// tb_desyn_loop: runs the self-timed loop with a 3 ns matched delay
// (delay_line model), an observer that acknowledges every value after a
// random wait, and a token source that offers tokens at random intervals.
// Checks:
//  - after reset the observer sees 0, then every value once, in order,
//    counting up by one and wrapping from 255 to 0;
//  - exactly one loop cycle per token: the number of observed values is
//    the number of tokens plus the reset value;
//  - the loop stalls while no token is offered (q and the requests stand
//    still for 200 ns);
//  - q is stable from each obs_req+ to the observer's acknowledge.
`timescale 1ns/1ps
module tb_desyn_loop;
  logic       rst_n = 0, req_to_delay, req_from_delay, ext_req = 0, ext_ack, obs_req, obs_ack = 0;
  logic [7:0] q;
  desyn_loop dut (.*);
  delay_line #(.DELAY(3)) u_dly (.a(req_to_delay), .z(req_from_delay));

  int checks = 0, failures = 0;
  task automatic check(input bit ok, input string what);
    checks++;
    if (!ok) begin failures++; if (failures < 10) $display("FAIL %s", what); end
  endtask
  initial begin
    #200000; $display("FAIL watchdog");
    $display("TB_RESULT checks=%0d failures=%0d", checks, failures); $finish;
  end

  // observer
  int n_obs = 0, wraps = 0;
  logic [7:0] prev;
  initial begin
    logic [7:0] v;
    forever begin
      wait (obs_req);
      #0.1 v = q;
      if (n_obs == 0) check(v === 8'h00, "first value is the reset value 0");
      else begin
        check(v === 8'(prev + 1), $sformatf("count %h after %h", v, prev));
        if (v == 0) wraps++;
      end
      prev = v; n_obs++;
      #($urandom_range(1, 8));
      check(q === v, "q stable until acknowledged");
      obs_ack = 1; wait (!obs_req);
      #($urandom_range(1, 8));
      obs_ack = 0;
    end
  end

  int n_tok = 0;
  task automatic token();
    ext_req = 1; wait (ext_ack);
    #($urandom_range(0, 3));
    ext_req = 0; wait (!ext_ack);
    n_tok++;
  endtask

  initial begin
    logic [7:0] hold;
    #1 check(q === 8'h00 && obs_req === 1'b1, "reset: token 0 presented");
    #4 rst_n = 1;
    repeat (300) begin #($urandom_range(0, 10)); token(); end
    // stall: no tokens
    #50 hold = q;
    #200;
    check(q === hold && n_obs == n_tok + 1, "loop stalls without tokens");
    repeat (300) token();
    #100;
    check(n_obs == n_tok + 1, $sformatf("%0d values observed for %0d tokens", n_obs, n_tok));
    check(wraps == 2, $sformatf("wrapped %0d times", wraps));
    $display("tokens=%0d observed=%0d", n_tok, n_obs);
    $display("TB_RESULT checks=%0d failures=%0d", checks, failures);
    $finish;
  end
endmodule
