// avr_core: the Nimbus AVR core (ATmega103 instruction set, 8-bit data,
// 16-bit instructions, Harvard memories outside the core).
// It connects the sequencer (pm_fetch_dec: program counter, decoder,
// instruction timing, interrupt entry), the ALU, the bit processor, the
// 32-register file, the core I/O registers (SREG, SP) and the I/O address
// decoder, as in the original core's structure. The program memory, data RAM
// and I/O devices sit outside: the core drives 'rom_addr' and takes 'inst'
// (valid before the next rising edge), and drives a data-space address 'adr'
// with read/write strobes split into I/O space (iore/iowe, with 'io_addr')
// and RAM (ramre/ramwe). 'dbusin' must carry the read data of the addressed
// RAM byte or I/O device in the cycle of the access. Interrupt request lines
// come in on 'irq_lines'; an accepted request is acknowledged by 'irqack'
// with its line number on 'irqackad'. 'sleep_req' pulses when SLEEP executes.
module avr_core
  import nimbus_pkg::*;
#(
  parameter int unsigned NIRQ = IRQ_LINES
) (
  input  logic            clk,
  input  logic            rst_n,
  output logic [15:0]     rom_addr,
  input  logic [15:0]     inst,
  output logic [15:0]     pc,
  output logic [15:0]     inst_reg,
  output logic [15:0]     adr,
  output logic [5:0]      io_addr,
  output logic            iore,
  output logic            iowe,
  output logic            ramre,
  output logic            ramwe,
  output logic [7:0]      dbusout,
  input  logic [7:0]      dbusin,
  input  logic [NIRQ-1:0] irq_lines,
  output logic            irqack,
  output logic [4:0]      irqackad,
  output logic            sleep_req,
  output logic [7:0]      sreg,
  output logic [15:0]     sp
);
  logic [4:0]  rd_addr, rr_addr, rf_waddr;
  logic [7:0]  rd_data, rr_data, rf_wdata;
  logic [15:0] x_ptr, y_ptr, z_ptr, rf_wdata_pair;
  logic        rf_we, rf_we_pair;
  logic [3:0]  rf_pair_sel;
  alu_op_e     alu_op;
  logic [15:0] alu_a, alu_result;
  logic [7:0]  alu_b, alu_sreg;
  bit_op_e     bit_op;
  logic [2:0]  bit_sel;
  logic [7:0]  bp_rd_out, bp_io_out, bp_sreg;
  logic        bp_rd_bit, bp_io_bit;
  logic        sreg_we, sp_we;
  logic [7:0]  sreg_next;
  logic [15:0] sp_next;
  logic        io_space, io_re, io_we, int_sel, int_we;
  logic [7:0]  int_rdata, rdata;

  pm_fetch_dec #(.NIRQ(NIRQ)) u_pm_fetch_dec (
    .clk, .rst_n, .rom_addr, .inst, .pc, .ir(inst_reg),
    .rd_addr, .rr_addr, .rd_data, .rr_data, .x_ptr, .y_ptr, .z_ptr,
    .rf_we, .rf_waddr, .rf_wdata, .rf_we_pair, .rf_pair_sel, .rf_wdata_pair,
    .alu_op, .alu_a, .alu_b, .alu_result, .alu_sreg,
    .bit_op, .bit_sel, .bp_rd_out, .bp_io_out, .bp_sreg, .bp_rd_bit, .bp_io_bit,
    .sreg, .sp, .sreg_we, .sreg_next, .sp_we, .sp_next,
    .adr, .io_space, .io_addr, .io_re, .io_we, .ram_re(ramre), .ram_we(ramwe),
    .dbus_out(dbusout), .dbus_in(rdata),
    .irq_lines, .irqack, .irqackad, .sleep_req
  );

  alu_avr u_alu (
    .op(alu_op), .a(alu_a), .b(alu_b), .sreg_in(sreg),
    .result(alu_result), .sreg_out(alu_sreg)
  );

  bit_processor u_bit_processor (
    .op(bit_op), .bit_sel, .rd(rd_data), .io_val(rdata), .sreg_in(sreg),
    .rd_out(bp_rd_out), .io_out(bp_io_out), .sreg_out(bp_sreg),
    .rd_bit(bp_rd_bit), .io_bit(bp_io_bit)
  );

  reg_file u_reg_file (
    .clk, .rst_n, .rd_addr, .rr_addr, .rd_data, .rr_data, .x_ptr, .y_ptr, .z_ptr,
    .we(rf_we), .waddr(rf_waddr), .wdata(rf_wdata),
    .we_pair(rf_we_pair), .pair_sel(rf_pair_sel), .wdata_pair(rf_wdata_pair)
  );

  io_reg_file u_io_reg_file (
    .clk, .rst_n, .io_addr, .io_we(int_we), .io_wdata(dbusout), .io_rdata(int_rdata),
    .sreg_we, .sreg_next, .sp_we, .sp_next, .sreg, .sp
  );

  io_adr_dec u_io_adr_dec (
    .io_space, .io_addr, .re(io_re), .we(io_we), .int_rdata, .ext_rdata(dbusin),
    .int_sel, .int_we, .ext_re(iore), .ext_we(iowe), .rdata
  );
endmodule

#### [Task directions]
With the material above as the source, restate each line word for word.

#### [Written answer]
// tb_desyn_loop: runs the self-timed loop with a 3 ns matched delay
// (delay_line model), an observer that acknowledges every value after a
// random wait, and a token source that offers tokens at random intervals.
// Checks:
//  - after reset the observer sees 0, then every value once, in order,
//    counting up by one and wrapping from 255 to 0;
//  - exactly one loop cycle per token: the number of observed values is
//    the number of tokens plus the reset value;
//  - the loop stalls while no token is offered (q and the requests stand
//    still for 200 ns);
//  - q is stable from each obs_req+ to the observer's acknowledge.
`timescale 1ns/1ps
module tb_desyn_loop;
  logic       rst_n = 0, req_to_delay, req_from_delay, ext_req = 0, ext_ack, obs_req, obs_ack = 0;
  logic [7:0] q;
  desyn_loop dut (.*);
  delay_line #(.DELAY(3)) u_dly (.a(req_to_delay), .z(req_from_delay));

  int checks = 0, failures = 0;
  task automatic check(input bit ok, input string what);
    checks++;
    if (!ok) begin failures++; if (failures < 10) $display("FAIL %s", what); end
  endtask
  initial begin
    #200000; $display("FAIL watchdog");
    $display("TB_RESULT checks=%0d failures=%0d", checks, failures); $finish;
  end

  // observer
  int n_obs = 0, wraps = 0;
  logic [7:0] prev;
  initial begin
    logic [7:0] v;
    forever begin
      wait (obs_req);
      #0.1 v = q;
      if (n_obs == 0) check(v === 8'h00, "first value is the reset value 0");
      else begin
        check(v === 8'(prev + 1), $sformatf("count %h after %h", v, prev));
        if (v == 0) wraps++;
      end
      prev = v; n_obs++;
      #($urandom_range(1, 8));
      check(q === v, "q stable until acknowledged");
      obs_ack = 1; wait (!obs_req);
      #($urandom_range(1, 8));
      obs_ack = 0;
    end
  end

  int n_tok = 0;
  task automatic token();
    ext_req = 1; wait (ext_ack);
    #($urandom_range(0, 3));
    ext_req = 0; wait (!ext_ack);
    n_tok++;
  endtask

  initial begin
    logic [7:0] hold;
    #1 check(q === 8'h00 && obs_req === 1'b1, "reset: token 0 presented");
    #4 rst_n = 1;
    repeat (300) begin #($urandom_range(0, 10)); token(); end
    // stall: no tokens
    #50 hold = q;
    #200;
    check(q === hold && n_obs == n_tok + 1, "loop stalls without tokens");
    repeat (300) token();
    #100;
    check(n_obs == n_tok + 1, $sformatf("%0d values observed for %0d tokens", n_obs, n_tok));
    check(wraps == 2, $sformatf("wrapped %0d times", wraps));
    $display("tokens=%0d observed=%0d", n_tok, n_obs);
    $display("TB_RESULT checks=%0d failures=%0d", checks, failures);
    $finish;
  end
endmodule
// avr_core: the Nimbus AVR core (ATmega103 instruction set, 8-bit data,
// 16-bit instructions, Harvard memories outside the core).
// It connects the sequencer (pm_fetch_dec: program counter, decoder,
// instruction timing, interrupt entry), the ALU, the bit processor, the
// 32-register file, the core I/O registers (SREG, SP) and the I/O address
// decoder, as in the original core's structure. The program memory, data RAM
// and I/O devices sit outside: the core drives 'rom_addr' and takes 'inst'
// (valid before the next rising edge), and drives a data-space address 'adr'
// with read/write strobes split into I/O space (iore/iowe, with 'io_addr')
// and RAM (ramre/ramwe). 'dbusin' must carry the read data of the addressed
// RAM byte or I/O device in the cycle of the access. Interrupt request lines
// come in on 'irq_lines'; an accepted request is acknowledged by 'irqack'
// with its line number on 'irqackad'. 'sleep_req' pulses when SLEEP executes.
module avr_core
  import nimbus_pkg::*;
#(
  parameter int unsigned NIRQ = IRQ_LINES
) (
  input  logic            clk,
  input  logic            rst_n,
  output logic [15:0]     rom_addr,
  input  logic [15:0]     inst,
  output logic [15:0]     pc,
  output logic [15:0]     inst_reg,
  output logic [15:0]     adr,
  output logic [5:0]      io_addr,
  output logic            iore,
  output logic            iowe,
  output logic            ramre,
  output logic            ramwe,
  output logic [7:0]      dbusout,
  input  logic [7:0]      dbusin,
  input  logic [NIRQ-1:0] irq_lines,
  output logic            irqack,
  output logic [4:0]      irqackad,
  output logic            sleep_req,
  output logic [7:0]      sreg,
  output logic [15:0]     sp
);
  logic [4:0]  rd_addr, rr_addr, rf_waddr;
  logic [7:0]  rd_data, rr_data, rf_wdata;
  logic [15:0] x_ptr, y_ptr, z_ptr, rf_wdata_pair;
  logic        rf_we, rf_we_pair;
  logic [3:0]  rf_pair_sel;
  alu_op_e     alu_op;
  logic [15:0] alu_a, alu_result;
  logic [7:0]  alu_b, alu_sreg;
  bit_op_e     bit_op;
  logic [2:0]  bit_sel;
  logic [7:0]  bp_rd_out, bp_io_out, bp_sreg;
  logic        bp_rd_bit, bp_io_bit;
  logic        sreg_we, sp_we;
  logic [7:0]  sreg_next;
  logic [15:0] sp_next;
  logic        io_space, io_re, io_we, int_sel, int_we;
  logic [7:0]  int_rdata, rdata;

  pm_fetch_dec #(.NIRQ(NIRQ)) u_pm_fetch_dec (
    .clk, .rst_n, .rom_addr, .inst, .pc, .ir(inst_reg),
    .rd_addr, .rr_addr, .rd_data, .rr_data, .x_ptr, .y_ptr, .z_ptr,
    .rf_we, .rf_waddr, .rf_wdata, .rf_we_pair, .rf_pair_sel, .rf_wdata_pair,
    .alu_op, .alu_a, .alu_b, .alu_result, .alu_sreg,
    .bit_op, .bit_sel, .bp_rd_out, .bp_io_out, .bp_sreg, .bp_rd_bit, .bp_io_bit,
    .sreg, .sp, .sreg_we, .sreg_next, .sp_we, .sp_next,
    .adr, .io_space, .io_addr, .io_re, .io_we, .ram_re(ramre), .ram_we(ramwe),
    .dbus_out(dbusout), .dbus_in(rdata),
    .irq_lines, .irqack, .irqackad, .sleep_req
  );

  alu_avr u_alu (
    .op(alu_op), .a(alu_a), .b(alu_b), .sreg_in(sreg),
    .result(alu_result), .sreg_out(alu_sreg)
  );

  bit_processor u_bit_processor (
    .op(bit_op), .bit_sel, .rd(rd_data), .io_val(rdata), .sreg_in(sreg),
    .rd_out(bp_rd_out), .io_out(bp_io_out), .sreg_out(bp_sreg),
    .rd_bit(bp_rd_bit), .io_bit(bp_io_bit)
  );

  reg_file u_reg_file (
    .clk, .rst_n, .rd_addr, .rr_addr, .rd_data, .rr_data, .x_ptr, .y_ptr, .z_ptr,
    .we(rf_we), .waddr(rf_waddr), .wdata(rf_wdata),
    .we_pair(rf_we_pair), .pair_sel(rf_pair_sel), .wdata_pair(rf_wdata_pair)
  );

  io_reg_file u_io_reg_file (
    .clk, .rst_n, .io_addr, .io_we(int_we), .io_wdata(dbusout), .io_rdata(int_rdata),
    .sreg_we, .sreg_next, .sp_we, .sp_next, .sreg, .sp
  );

  io_adr_dec u_io_adr_dec (
    .io_space, .io_addr, .re(io_re), .we(io_we), .int_rdata, .ext_rdata(dbusin),
    .int_sel, .int_we, .ext_re(iore), .ext_we(iowe), .rdata
  );
endmodule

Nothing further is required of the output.